Der Cloud-Anbieter steigt in den Russell 1000 auf, doch die Aktie fällt stark. Insiderverkäufe und eine allgemeine Tech-Schwäche verstärken den Abwärtstrend.

Die wichtigsten Punkte im Überblick

  • Kursrutsch nach Index-Aufnahme
  • Insiderverkäufe belasten zusätzlich
  • Jahresumsatz übersteigt Milliardenmarke
  • Nächste Quartalszahlen im August

Es sollte ein Meilenstein sein. DigitalOcean schaffte den Sprung aus dem Russell 2000 in den Large-Cap-Index Russell 1000. Doch die Reaktion der Anleger fiel anders aus als erhofft.

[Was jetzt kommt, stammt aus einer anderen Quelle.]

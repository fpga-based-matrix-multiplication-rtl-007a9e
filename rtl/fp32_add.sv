// Single-precision floating-point adder (combinational).
//
// Computes a+b for IEEE-754 binary32 operands with round-to-nearest-even.
// The operand of larger magnitude is kept in place; the other significand is
// shifted right to align, its shifted-out bits folded into a sticky bit. Sum
// or difference is taken on 27 bits (24 significand bits plus guard, round
// and sticky), normalised by a leading-zero count, rounded and re-normalised
// if rounding carries out. Exact cancellation gives +0; -0 + -0 gives -0.
// Subnormal operands are read as zero and results below the normal range are
// flushed to a signed zero; overflow gives a signed infinity. A NaN operand,
// or infinities of opposite sign, give the quiet NaN 0x7FC00000.
// The element type float is the accelerator's; the rounding and flush
// choices are this design's own. Purely combinational.
module fp32_add
  import mm_pkg::*;
(
  input  fp32_t a,
  input  fp32_t b,
  output fp32_t y
);

  logic        sa, sb, s_big, s_small, sub;
  logic [7:0]  ea, eb, e_big, e_small;
  logic [22:0] fa, fb;
  logic        a_zero, b_zero, a_inf, b_inf, a_nan, b_nan;
  logic [23:0] m_big, m_small;
  logic [7:0]  d;
  logic [26:0] big_x, small_x, shifted;
  logic        sh_sticky;
  logic [27:0] sum;
  logic [26:0] norm;
  logic [4:0]  lz;
  logic signed [10:0] exp_s;
  logic [23:0] mant;
  logic        guard, rs, inc;
  logic [24:0] mant_r;

  always_comb begin
    sa = a[31]; ea = a[30:23]; fa = a[22:0];
    sb = b[31]; eb = b[30:23]; fb = b[22:0];
    a_zero = (ea == 8'd0);
    b_zero = (eb == 8'd0);
    a_inf  = (ea == 8'hFF) && (fa == 23'd0);
    b_inf  = (eb == 8'hFF) && (fb == 23'd0);
    a_nan  = (ea == 8'hFF) && (fa != 23'd0);
    b_nan  = (eb == 8'hFF) && (fb != 23'd0);

    // order by magnitude
    if ({ea, fa} >= {eb, fb}) begin
      s_big = sa; e_big = ea; m_big = {1'b1, fa};
      s_small = sb; e_small = eb; m_small = {1'b1, fb};
    end else begin
      s_big = sb; e_big = eb; m_big = {1'b1, fb};
      s_small = sa; e_small = ea; m_small = {1'b1, fa};
    end
    sub = s_big ^ s_small;
    d   = e_big - e_small;

    // align the smaller operand, keeping a sticky bit
    big_x   = {m_big, 3'b000};
    small_x = {m_small, 3'b000};
    if (d >= 8'd27) begin
      shifted   = 27'd0;
      sh_sticky = 1'b1;
    end else begin
      shifted   = small_x >> d;
      sh_sticky = ((shifted << d) != small_x);
    end
    shifted[0] = shifted[0] | sh_sticky;

    sum   = sub ? ({1'b0, big_x} - {1'b0, shifted}) : ({1'b0, big_x} + {1'b0, shifted});
    exp_s = 11'(signed'({3'b000, e_big}));

    // normalise
    lz = 5'd0;
    if (sum[27]) begin
      norm  = {sum[27:2], sum[1] | sum[0]};
      exp_s = exp_s + 11'sd1;
    end else begin
      for (int i = 0; i <= 26; i++)
        if (sum[i]) lz = 5'(26 - i);
      norm  = sum[26:0] << lz;
      exp_s = exp_s - 11'(lz);
    end

    mant   = norm[26:3];
    guard  = norm[2];
    rs     = norm[1] | norm[0];
    inc    = guard & (rs | mant[0]);
    mant_r = {1'b0, mant} + 25'(inc);
    if (mant_r[24]) begin
      mant_r = mant_r >> 1;
      exp_s  = exp_s + 11'sd1;
    end

    if (a_nan || b_nan || (a_inf && b_inf && (sa != sb)))
      y = FP_QNAN;
    else if (a_inf)
      y = {sa, 8'hFF, 23'd0};
    else if (b_inf)
      y = {sb, 8'hFF, 23'd0};
    else if (a_zero && b_zero)
      y = {sa & sb, 31'd0};
    else if (a_zero)
      y = b;
    else if (b_zero)
      y = a;
    else if (sum == 28'd0)
      y = FP_POS_ZERO;
    else if (exp_s >= 11'sd255)
      y = {s_big, 8'hFF, 23'd0};
    else if (exp_s <= 11'sd0)
      y = {s_big, 31'd0};
    else
      y = {s_big, exp_s[7:0], mant_r[22:0]};
  end

endmodule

Die Aktie des Cloud-Anbieters brach am Donnerstag um 8,16 Prozent auf 114,85 Euro ein. Auf Wochensicht summiert sich das Minus auf rund zehn Prozent. Eine klassische „Sell-the-News“-Reaktion – mit technischen Folgen.

Viele institutionelle Anleger mussten ihre Depots umschichten. Die Indexaufnahme schafft zwar langfristig mehr Nachfrage über passive Fonds. Aber der kurzfristige Effekt ist erst einmal Verkaufsdruck. Verstärkt wird die Korrektur durch eine generelle Abkühlung im Technologiesektor.

Insiderverkäufe belasten die Stimmung

Brisant: Aus den USA wurden Aktienverkäufe aus dem Unternehmen gemeldet. Direktorin Pratima Arora trennte sich Ende Juni von Anteilen. Solche Transaktionen wiegen besonders schwer, wenn die Bewertung zuvor historische Höhen erreicht hatte.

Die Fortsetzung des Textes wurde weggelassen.